// fm0_encoder: FM0 (bi-phase space) line encoder, one data bit per clock.
//
// FM0 rules: the line level inverts at every symbol boundary; a '0' bit
// inverts it again in the middle of the symbol, a '1' bit keeps it constant
// for the whole symbol. Each symbol is described by a two-bit state code
// (A, B): A is the level of the first half, B the level of the second half.
// From the four-state machine the next state follows as
//     A(t) = ~B(t-1)          (boundary inversion)
//     B(t) =  X ^ B(t-1)      (mid-symbol inversion when X = 0)
// Since A(t) depends on B(t-1) alone, only B needs a flip-flop (the
// area-compact retiming): the register holds B(t-1), an inverter gives A(t)
// and an XOR gives B(t). The clock then selects the half-symbol:
//     fm0_out = CLK ? A(t) : B(t)
// so the high phase of the symbol clock carries A and the low phase carries B.
//
// Interface and timing: the symbol occupies one clock period starting at a
// rising edge. `x` and `en` must be stable for that whole period (they come
// from registers in this design). At the rising edge that ends the symbol
// the register takes B(t). The register resets to 1, i.e. the state machine
// starts from state S1 = (1,1) as the FSM description assumes.
//
// This design's own choices: with `en` low no symbol is sent, the state is
// held and the line is driven low (idle); only the FM0 mode is built, the
// second code of the shared mux is not.
//
// The clock drives the output multiplexer as a data input on purpose: that
// is how the architecture forms the half-symbol levels.
module fm0_encoder (
  input  logic clk,
  input  logic rst_n,
  input  logic en,       // a symbol is sent in this clock period
  input  logic x,        // data bit X of the current symbol
  output logic fm0_out,  // FM0 line signal
  output logic state_b   // stored state bit B(t-1)
);

  logic b_q;   // DFFB: B(t-1)
  logic a_t;   // A(t), level of the first half-symbol
  logic b_t;   // B(t), level of the second half-symbol

  always_comb begin
    a_t = ~b_q;
    b_t = x ^ b_q;
  end

  always_ff @(posedge clk or negedge rst_n) begin
    if (!rst_n)  b_q <= 1'b1;
    else if (en) b_q <= b_t;
  end

  // mux_1: the clock level picks the half-symbol
  assign fm0_out = en & (clk ? a_t : b_t);
  assign state_b = b_q;

endmodule
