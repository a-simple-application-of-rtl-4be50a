// fm0_encoder_tb: self-checking test of the FM0 encoder.
//
// Sends random bits, with random idle cycles, and samples the line once in
// each half of every symbol. A reference model kept here, written from the
// FM0 rules rather than from the encoder's equations, predicts both halves:
// the first half is the inverse of the previous symbol's second half, and
// the second half equals the first for a '1' and is its inverse for a '0'.
// It also checks the rules directly (transition at every boundary, mid-symbol
// transition exactly for '0'), the one-symbol-per-clock rate, the idle-low
// line and the state sequence of the transition table starting from S1.
module fm0_encoder_tb;
  logic clk = 1'b0, rst_n = 1'b0, en = 1'b0, x = 1'b0;
  logic fm0_out, state_b;
  int   checks = 0, failures = 0;

  fm0_encoder dut (.clk, .rst_n, .en, .x, .fm0_out, .state_b);

  always #5 clk = ~clk;

  task automatic check(input logic cond, input string what);
    checks++;
    if (!cond) begin
      failures++;
      $display("FAIL %s at %0t", what, $time);
    end
  endtask

  // one symbol period: drive en/x just after the rising edge, sample each half
  logic prev_h2 = 1'b1;   // reset state S1 = (1,1): last half level is B = 1
  int   symbols = 0;
  task automatic symbol(input logic e, input logic b);
    logic h1, h2, exp_h1, exp_h2;
    @(posedge clk); #1;
    en = e; x = b;
    #2 h1 = fm0_out;                 // clk high: first half
    @(negedge clk); #2 h2 = fm0_out; // clk low: second half
    if (e) begin
      exp_h1 = ~prev_h2;
      exp_h2 = b ? exp_h1 : ~exp_h1;
      check(h1 == exp_h1, "first half level");
      check(h2 == exp_h2, "second half level");
      check(h1 != prev_h2, "transition at symbol boundary");
      check((h1 == h2) == b, "mid-symbol transition only for 0");
      prev_h2 = h2;
      symbols++;
    end else begin
      check(h1 == 1'b0 && h2 == 1'b0, "idle line low");
    end
  endtask

  initial begin
    #10000000;
    failures++;
    $display("watchdog expired");
    $display("TB_RESULT checks=%0d failures=%0d", checks, failures);
    $finish;
  end

  initial begin
    time start_t; int n_sym;
    repeat (3) @(posedge clk);
    #1 rst_n = 1'b1;
    check(state_b == 1'b1, "reset state S1 (B=1)");

    // transition table from S1: X=0 -> S3 (0,1), then X=1 -> S4 (0,0)
    symbol(1'b1, 1'b0);
    @(posedge clk); #1 check(state_b == 1'b1, "S1 --0--> S3, B=1");
    en = 1'b0;
    symbol(1'b1, 1'b1);
    @(posedge clk); #1 check(state_b == 1'b0, "S3 --1--> S4, B=0");
    en = 1'b0;

    // long random run with idle gaps
    for (int i = 0; i < 2000; i++)
      symbol(($urandom % 8) != 0, 1'($urandom));

    // rate: 64 back-to-back symbols take 64 clock periods
    start_t = $time; n_sym = symbols;
    for (int i = 0; i < 64; i++) symbol(1'b1, 1'($urandom));
    check(symbols - n_sym == 64, "64 symbols sent");
    check(($time - start_t) == 64 * 10, "one symbol per clock period");

    $display("TB_RESULT checks=%0d failures=%0d", checks, failures);
    $finish;
  end
endmodule
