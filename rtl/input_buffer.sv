// input_buffer: holding register between the data source and the memory.
//
// Incoming words wait here until the memory block can take them. It is a
// one-entry buffer with a valid/ready handshake on both sides: a word moves
// on a side in a cycle where both valid and ready are high. The buffer
// accepts a new word whenever it is empty or its word leaves in the same
// cycle, so back-to-back words pass at one per clock while the memory has
// room, and the source is held off (in_ready low) while the memory is full.
// The handshake and the one-entry depth are this design's choices; the
// block diagram only gives the buffer's role.
//
// Timing: a word accepted at a rising edge is offered on out_data from that
// edge on (one cycle of latency).
module input_buffer #(
  parameter int unsigned WIDTH = fm0_pkg::DATA_W
) (
  input  logic             clk,
  input  logic             rst_n,
  input  logic [WIDTH-1:0] in_data,
  input  logic             in_valid,
  output logic             in_ready,
  output logic [WIDTH-1:0] out_data,
  output logic             out_valid,
  input  logic             out_ready
);

  logic [WIDTH-1:0] data_q;
  logic             full_q;

  assign in_ready  = !full_q || out_ready;
  assign out_data  = data_q;
  assign out_valid = full_q;

  always_ff @(posedge clk or negedge rst_n) begin
    if (!rst_n) begin
      full_q <= 1'b0;
      data_q <= '0;
    end else begin
      if (in_valid && in_ready) begin
        data_q <= in_data;
        full_q <= 1'b1;
      end else if (out_ready) begin
        full_q <= 1'b0;
      end
    end
  end

  // a held word stays put until it is taken
  property p_hold;
    @(posedge clk) disable iff (!rst_n)
      out_valid && !out_ready |=> out_valid && $stable(out_data);
  endproperty
  assert property (p_hold) else $error("input_buffer dropped or changed a held word");

endmodule
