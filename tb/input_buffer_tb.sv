// input_buffer_tb: self-checking test of the input holding buffer.
//
// A random source pushes numbered words and a random sink takes them. A
// queue in the testbench records every accepted word; each word leaving
// must be the oldest one recorded. Also checks that nothing is lost or
// duplicated, that a full buffer with a stalled sink refuses input, and that
// one word per clock passes when the sink is always ready.
module input_buffer_tb;
  localparam int W = 8;
  logic clk = 1'b0, rst_n = 1'b0;
  logic [W-1:0] in_data = '0, out_data;
  logic in_valid = 1'b0, in_ready, out_valid, out_ready = 1'b0;
  int checks = 0, failures = 0, stalls = 0;
  logic [W-1:0] q[$];
  int sent = 0, got = 0;

  input_buffer #(.WIDTH(W)) dut (.*);

  always #5 clk = ~clk;

  task automatic check(input logic cond, input string what);
    checks++;
    if (!cond) begin
      failures++;
      $display("FAIL %s at %0t", what, $time);
    end
  endtask

  initial begin
    #1000000;
    failures++;
    $display("watchdog expired");
    $display("TB_RESULT checks=%0d failures=%0d", checks, failures);
    $finish;
  end

  // sample both handshakes just before each rising edge
  task automatic cycle();
    #4;  // at t = posedge - 1
    if (out_valid && out_ready) begin
      check(q.size() > 0, "word leaves only after one entered");
      if (q.size() > 0) check(out_data == q.pop_front(), "word order/content");
      got++;
    end
    if (in_valid && !in_ready) stalls++;
    if (in_valid && in_ready) begin
      q.push_back(in_data);
      sent++;
    end
    @(posedge clk); #1;
  endtask

  initial begin
    int t0, g0;
    repeat (2) @(posedge clk);
    #1 rst_n = 1'b1;
    check(!out_valid && in_ready, "empty after reset");
    @(negedge clk); #1;  // align: drive at negedge+1, sample at posedge-1
    for (int i = 0; i < 3000; i++) begin
      if (!in_valid || in_ready) begin
        in_valid = ($urandom % 3) != 0;
        in_data  = W'($urandom);
      end
      out_ready = ($urandom % 3) != 0;
      cycle();
    end
    // full and stalled: must refuse
    in_valid = 1'b1; in_data = 8'h5A; out_ready = 1'b0;
    cycle(); cycle();
    check(out_valid && !in_ready, "full buffer with stalled sink refuses input");
    // drain
    in_valid = 1'b0; out_ready = 1'b1;
    repeat (3) cycle();
    check(q.size() == 0 && sent == got, "nothing lost or duplicated");
    // streaming rate
    t0 = $time; g0 = got;
    in_valid = 1'b1; out_ready = 1'b1;
    for (int i = 0; i < 50; i++) begin
      in_data = W'(i);
      cycle();
    end
    in_valid = 1'b0;
    cycle();
    check(got - g0 == 50, "one word per clock when the sink is ready");
    check(stalls > 0, "back-pressure happened");
    $display("stalls=%0d words=%0d", stalls, got);
    $display("TB_RESULT checks=%0d failures=%0d", checks, failures);
    $finish;
  end
endmodule
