// memory_block: random-access word memory of the transmit path.
//
// DEPTH words of WIDTH bits, any of which can be written or read in any
// order. One write port and one read port, both synchronous to `clk`, so a
// word can be stored while another is read out for encoding. Reading takes
// one clock: rdata holds the word of raddr from the rising edge after `re`
// until the next read. A read of the address written in the same cycle
// returns the old contents. The port arrangement and the registered read are
// this design's choices; the contents are not reset (the control logic never
// reads a word before writing it).
module memory_block #(
  parameter int unsigned WIDTH = fm0_pkg::DATA_W,
  parameter int unsigned DEPTH = fm0_pkg::MEM_DEPTH,
  localparam int unsigned AW   = $clog2(DEPTH)
) (
  input  logic             clk,
  input  logic             we,
  input  logic [AW-1:0]    waddr,
  input  logic [WIDTH-1:0] wdata,
  input  logic             re,
  input  logic [AW-1:0]    raddr,
  output logic [WIDTH-1:0] rdata
);

  logic [WIDTH-1:0] mem [DEPTH];

  always_ff @(posedge clk) begin
    if (we) mem[waddr] <= wdata;
  end

  always_ff @(posedge clk) begin
    if (re) rdata <= mem[raddr];
  end

endmodule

#### What is needed
Show each line of the material that includes the word "starting".

#### Solved exercise
// Interface and timing: the symbol occupies one clock period starting at a
// line and the state sequence of the transition table starting from S1.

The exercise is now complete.